Help Center/ MapReduce Service/ User Guide/ Managing Clusters/ Managing an MRS Cluster/ Replacing the NTP Server for an MRS Cluster
Updated on 2024-09-23 GMT+08:00

Replacing the NTP Server for an MRS Cluster

If no NTP server is configured or the configured NTP server is no longer used, you can specify a new NTP server for the MRS cluster or replace the NTP server with a new one to enable the cluster to synchronize time with the new NTP clock source.

This section applies only to MRS 3.x or later.

Prerequisites

  • You have prepared a new NTP server and obtained its IP address, and have configured the network between the cluster and the new NTP server.
  • Ensure that the NTP service status of the server is normal. Otherwise, the operations in this section will fail.

Impact on the System

  • Replacing the NTP server is a high-risk operation and may result in time change in the cluster.
  • If the time difference between the NTP server and the cluster is greater than 150s before the NTP server replacement, you need to stop the cluster first to prevent data loss. Services are unavailable when the cluster is stopped.
  • If the time difference between the NTP server and the cluster exceeds 15 minutes, the cluster will be unable to access OBS.
  • If your clusters use Kerberos authentication and the time difference between the NTP server and the cluster exceeds 5 minutes, authentication will not work.

Modifying the NTP Server of an MRS Cluster

  1. Log in to FusionInsight Manager and check whether there are uncleared alarms.

    • If yes, clear the alarm. After the alarm is cleared, go to 2.
    • If no, go to 2.

  2. Log in to the active and standby management nodes as user omm.
  3. Run the following command on the active management node to check the management plane gateway:

    cat ${BIGDATA_HOME}/om-server/OMS/workspace/conf/oms-config.ini | grep om_gateway

  4. Run the ping Management plane gateway command on the active and standby management nodes and check whether the nodes are connected to the management plane gateway.

    • If yes, go to 5.
    • If no, contact the network administrator to rectify the network fault. After the fault is rectified, go to 5.

  5. Run the following command on the active management node to obtain the domain name of the NTP server in the current environment:

    This section uses ntp.myhuaweicloud.com as an example.
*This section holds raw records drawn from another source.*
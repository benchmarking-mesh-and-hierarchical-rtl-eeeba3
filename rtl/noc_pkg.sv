// noc_pkg: constants and types shared by the hierarchical bus and the mesh.
//
// Both networks move fixed-size packets of 32-bit words: a three-word header
// followed by eight payload words, eleven words in all, one word per clock
// cycle on every link. Word size, header and payload length follow the
// benchmark configuration; the meaning of the header words is this design's
// own choice:
//   word 0  destination agent index (only the low bits are decoded)
//   word 1  source agent index (carried, not decoded by the network)
//   word 2  free for the agents (sequence number, tag)
// Agents are numbered 0..N-1. In the mesh agent i sits at row i / COLS and
// column i % COLS; in the hierarchical bus agent i sits on segment i / 4.
package noc_pkg;

  localparam int unsigned WORD_W      = 32;
  localparam int unsigned HDR_WORDS   = 3;
  localparam int unsigned PAY_WORDS   = 8;
  localparam int unsigned PKT_WORDS   = HDR_WORDS + PAY_WORDS;

  typedef logic [WORD_W-1:0] word_t;

  // Mesh directions, also the index of a router's input and output ports.
  typedef enum logic [2:0] {
    DIR_N = 3'd0,
    DIR_E = 3'd1,
    DIR_S = 3'd2,
    DIR_W = 3'd3,
    DIR_L = 3'd4   // the local agent
  } dir_e;

  localparam int unsigned NPORTS = 5;

  // One unidirectional mesh link: a word and its valid flag. Flow control is a
  // separate "room" signal running the other way.
  typedef struct packed {
    logic  valid;
    word_t data;
  } link_t;

  // What one bus master drives onto its segment in the request group. The
  // acknowledge and data-valid lines travel as separate one-bit signals, so
  // that no resolved signal depends on itself through a wrapper.
  typedef struct packed {
    logic  av;     // address valid: owner offers the header in data
    logic  last;   // last word of the packet being transferred
    word_t data;   // header or payload word
  } bus_req_t;

endpackage
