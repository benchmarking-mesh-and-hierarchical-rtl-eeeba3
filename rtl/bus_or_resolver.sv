// bus_or_resolver: OR-based resolution of one group of bus segment signals.
//
// Every master of a bus segment drives its own copy of a bus signal and keeps
// it at zero whenever it is not using it; the value seen on the segment is the
// bitwise OR of all copies. This replaces tri-state drivers by plain logic, as
// in the benchmarked bus. Purely combinational. The number of masters M and
// the width W are parameters; a hierarchical-bus segment uses one resolver
// per signal group (request, acknowledge, data valid).
module bus_or_resolver #(
  parameter int unsigned M = 6,
  parameter int unsigned W = 34
) (
  input  logic [M-1:0][W-1:0] drv,
  output logic [W-1:0]        bus
);

  always_comb begin
    bus = '0;
    for (int unsigned i = 0; i < M; i++) bus |= drv[i];
  end

endmodule
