// tb_bus_or_resolver: checks the OR resolution of bus signals against a
// bit-by-bit model: the resolved bit is 1 exactly when some master drives 1.
// Covers single drivers (the normal bus case), no driver and random overlaps.
module tb_bus_or_resolver;
  localparam int unsigned M = 6;
  localparam int unsigned W = 34;
  logic [M-1:0][W-1:0] drv;
  logic [W-1:0] bus;
  int checks = 0, failures = 0;

  bus_or_resolver #(.M(M), .W(W)) dut (.drv, .bus);

  function automatic logic [W-1:0] model(input logic [M-1:0][W-1:0] d);
    logic [W-1:0] r;
    for (int b = 0; b < W; b++) begin
      r[b] = 1'b0;
      for (int m = 0; m < M; m++) if (d[m][b]) r[b] = 1'b1;
    end
    return r;
  endfunction

  task automatic run_one();
    #1;
    checks++;
    if (bus !== model(drv)) begin
      failures++;
      $display("FAIL: drv=%h bus=%h", drv, bus);
    end
  endtask

  initial begin
    #100000;
    failures++;
    $display("TB_RESULT checks=%0d failures=%0d", checks, failures);
    $finish;
  end

  initial begin
    drv = '0; run_one();
    for (int m = 0; m < M; m++) begin
      drv = '0;
      drv[m] = {$urandom, $urandom};
      run_one();
      check_equal: begin
        checks++;
        if (bus != drv[m]) begin failures++; $display("FAIL: single driver %0d", m); end
      end
    end
    for (int i = 0; i < 500; i++) begin
      for (int m = 0; m < M; m++) drv[m] = ($urandom % 3 == 0) ? '0 : W'({$urandom, $urandom});
      run_one();
    end
    $display("TB_RESULT checks=%0d failures=%0d", checks, failures);
    $finish;
  end
endmodule
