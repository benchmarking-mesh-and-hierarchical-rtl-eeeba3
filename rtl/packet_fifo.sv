// packet_fifo: the word buffer used in every network element.
//
// A synchronous FIFO of DEPTH words with first-word fall-through: rd_data
// always shows the oldest word while the FIFO is not empty, and rd_en pops it.
// A write and a read may happen in the same cycle, also when the FIFO is
// full. The fill level is exported
// so that the control units around it can do store-and-forward: a packet is
// sent only when all of its words are stored (count >= packet length), and a
// packet is accepted only when there is room for all of it.
//
// The default depth holds exactly one packet of three header and eight
// payload words of 32 bits, the buffer size of the benchmarked networks. The
// circular-array organisation, the reset (empties the FIFO, the array itself
// is not cleared) and the behaviour on overflow (a write to a full FIFO without a
// read, and a read from an empty one, are ignored, and flagged by assertions) are this
// design's choices.
module packet_fifo #(
  parameter int unsigned WIDTH = 32,
  parameter int unsigned DEPTH = 11,
  localparam int unsigned CW   = $clog2(DEPTH + 1),
  localparam int unsigned AW   = (DEPTH > 1) ? $clog2(DEPTH) : 1
) (
  input  logic             clk,
  input  logic             rst_n,
  input  logic             wr_en,
  input  logic [WIDTH-1:0] wr_data,
  input  logic             rd_en,
  output logic [WIDTH-1:0] rd_data,
  output logic [CW-1:0]    count,
  output logic             full,
  output logic             empty
);

  logic [WIDTH-1:0] mem [DEPTH];
  logic [AW-1:0]    wr_ptr, rd_ptr;
  logic             do_wr, do_rd;

  assign full  = (count == CW'(DEPTH));
  assign empty = (count == '0);
  assign do_wr = wr_en && (!full || rd_en);
  assign do_rd = rd_en && !empty;
  assign rd_data = mem[rd_ptr];

  function automatic logic [AW-1:0] next_ptr(input logic [AW-1:0] p);
    return (p == AW'(DEPTH - 1)) ? '0 : p + 1'b1;
  endfunction

  always_ff @(posedge clk) begin
    if (!rst_n) begin
      wr_ptr <= '0;
      rd_ptr <= '0;
      count  <= '0;
    end else begin
      if (do_wr) wr_ptr <= next_ptr(wr_ptr);
      if (do_rd) rd_ptr <= next_ptr(rd_ptr);
      case ({do_wr, do_rd})
        2'b10:   count <= count + 1'b1;
        2'b01:   count <= count - 1'b1;
        default: ;
      endcase
    end
  end

  always_ff @(posedge clk) begin
    if (do_wr) mem[wr_ptr] <= wr_data;
  end

  a_no_overflow:  assert property (@(posedge clk) disable iff (!rst_n) !(wr_en && full && !rd_en));
  a_no_underflow: assert property (@(posedge clk) disable iff (!rst_n) !(rd_en && empty));

endmodule
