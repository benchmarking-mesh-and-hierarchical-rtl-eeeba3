// tb_packet_fifo: self-checking test of the packet FIFO.
// Random writes and reads (also writes to a full FIFO with and without a
// simultaneous read) are checked against a queue model: head word, count,
// full and empty after every cycle, and a whole packet (11 words) must fit.
module tb_packet_fifo;
  localparam int unsigned WIDTH = 32;
  localparam int unsigned DEPTH = 11;
  localparam int unsigned CW    = $clog2(DEPTH + 1);

  logic clk = 0, rst_n = 0;
  logic wr_en = 0, rd_en = 0;
  logic [WIDTH-1:0] wr_data = '0, rd_data;
  logic [CW-1:0] count;
  logic full, empty;
  int checks = 0, failures = 0;
  logic [WIDTH-1:0] model [$];

  packet_fifo #(.WIDTH(WIDTH), .DEPTH(DEPTH)) dut (.*);

  always #5 clk = ~clk;

  task automatic check(input bit cond, input string what);
    checks++;
    if (!cond) begin
      failures++;
      $display("FAIL: %s", what);
    end
  endtask

  task automatic compare();
    check(count == CW'(model.size()), $sformatf("count %0d model %0d", count, model.size()));
    check(empty == (model.size() == 0), "empty flag");
    check(full == (model.size() == DEPTH), "full flag");
    if (model.size() != 0) check(rd_data == model[0], $sformatf("head %h model %h", rd_data, model[0]));
  endtask

  initial begin
    repeat (1000000) @(posedge clk);
    failures++;
    $display("FAIL: watchdog");
    $display("TB_RESULT checks=%0d failures=%0d", checks, failures);
    $finish;
  end

  initial begin
    repeat (3) @(posedge clk);
    rst_n = 1;
    @(negedge clk);
    compare();
    // fill with one whole packet
    for (int i = 0; i < DEPTH; i++) begin
      wr_en = 1; wr_data = 32'h100 + i;
      @(posedge clk); model.push_back(wr_data);
      @(negedge clk); compare();
    end
    check(full, "full after one packet");
    // write to a full FIFO without reading: ignored (expect assertion quiet: skip)
    // write and read together while full
    wr_en = 1; rd_en = 1; wr_data = 32'hABCD;
    @(posedge clk); void'(model.pop_front()); model.push_back(32'hABCD);
    @(negedge clk); compare();
    // random traffic
    for (int i = 0; i < 4000; i++) begin
      bit w, r;
      w = ($urandom % 2) == 1;
      r = ($urandom % 2) == 1 && model.size() != 0;
      if (model.size() == DEPTH && !r) w = 0;
      wr_en = w; rd_en = r; wr_data = $urandom;
      @(posedge clk);
      if (r) void'(model.pop_front());
      if (w) model.push_back(wr_data);
      @(negedge clk); compare();
    end
    wr_en = 0; rd_en = 0;
    // drain
    while (model.size() != 0) begin
      rd_en = 1;
      @(posedge clk); void'(model.pop_front());
      @(negedge clk); compare();
    end
    rd_en = 0;
    $display("TB_RESULT checks=%0d failures=%0d", checks, failures);
    $finish;
  end
endmodule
    cat /opt/Bigdata_func/cloudinit/cloudinit_params | grep ntpserver

  6. On the active management node, check the time difference between the new NTP server and the cluster. The unit is second.

    For example, to check the time different with the NTP server at ntp.myhuaweicloud.com, run the ntpdate -d ntp.myhuaweicloud.com command. The following information is displayed:

     6 Dec 15:16:10 ntpdate[2861453]: step time server 10.79.3.251 offset +2.118107 sec
    In the preceding information, +2.118107 sec indicates the time offset. A positive value indicates that the NTP server time is earlier than the current cluster time. A negative value indicates the opposite.
    • You can run the ntpq -v or ntpq --version command to query the NTP version. The command output may vary with the actual service environment.

      • Output of the ntpq -v command:
        10.1.1.112: ~# ntpq -v
        ntpq - standard NTP query program - Ver. 4.2.4p8
      • Output of the ntpq --version command:
        10.1.1.112: ~# ntpq --version
        ntpq 4.2.8p10@1.3728-o Mon Jun  6 08:01:59 UTC 2016 (1)

  7. Check whether the absolute value of the time difference exceeds 150.

    • If yes, go to 8.
    • If no, perform 10 as user omm.

  8. Check whether the cluster can be stopped.

    • If yes, stop upper-layer services and the cluster, and go to 9.
    • If no, no further action is required.

  9. Check whether the time of the NTP server is slower than the time of the cluster.

    • If yes, wait a period of the time difference obtained in 6 after message Operation successful is displayed on the UI, perform 11 as user omm.
    • If no, after message Operation successful is displayed on the UI, perform 11 as user omm.

  10. Run the following command on the active management node to replace the NTP server:

    sh ${BIGDATA_HOME}/om-server/om/bin/tools/modifyntp.sh --ntp_server_ip ntp.myhuaweicloud.com

    The IP address of the NTP server cannot be set to the IP address of a node in the cluster. Otherwise, the service network between the node and the active/standby OMS node may be disconnected.

  11. Run the following command on the active management node to forcibly synchronize time from the NTP server at ntp.myhuaweicloud.com immediately and replace the NTP server:

    sh ${BIGDATA_HOME}/om-server/om/bin/tools/modifyntp.sh --ntp_server_ip ntp.myhuaweicloud.com --force_sync_time

    • If the cluster is stopped, start the cluster after the NTP server is replaced.
    • After the command for forcible time synchronization is executed, it takes about five minutes for time synchronization on cluster nodes.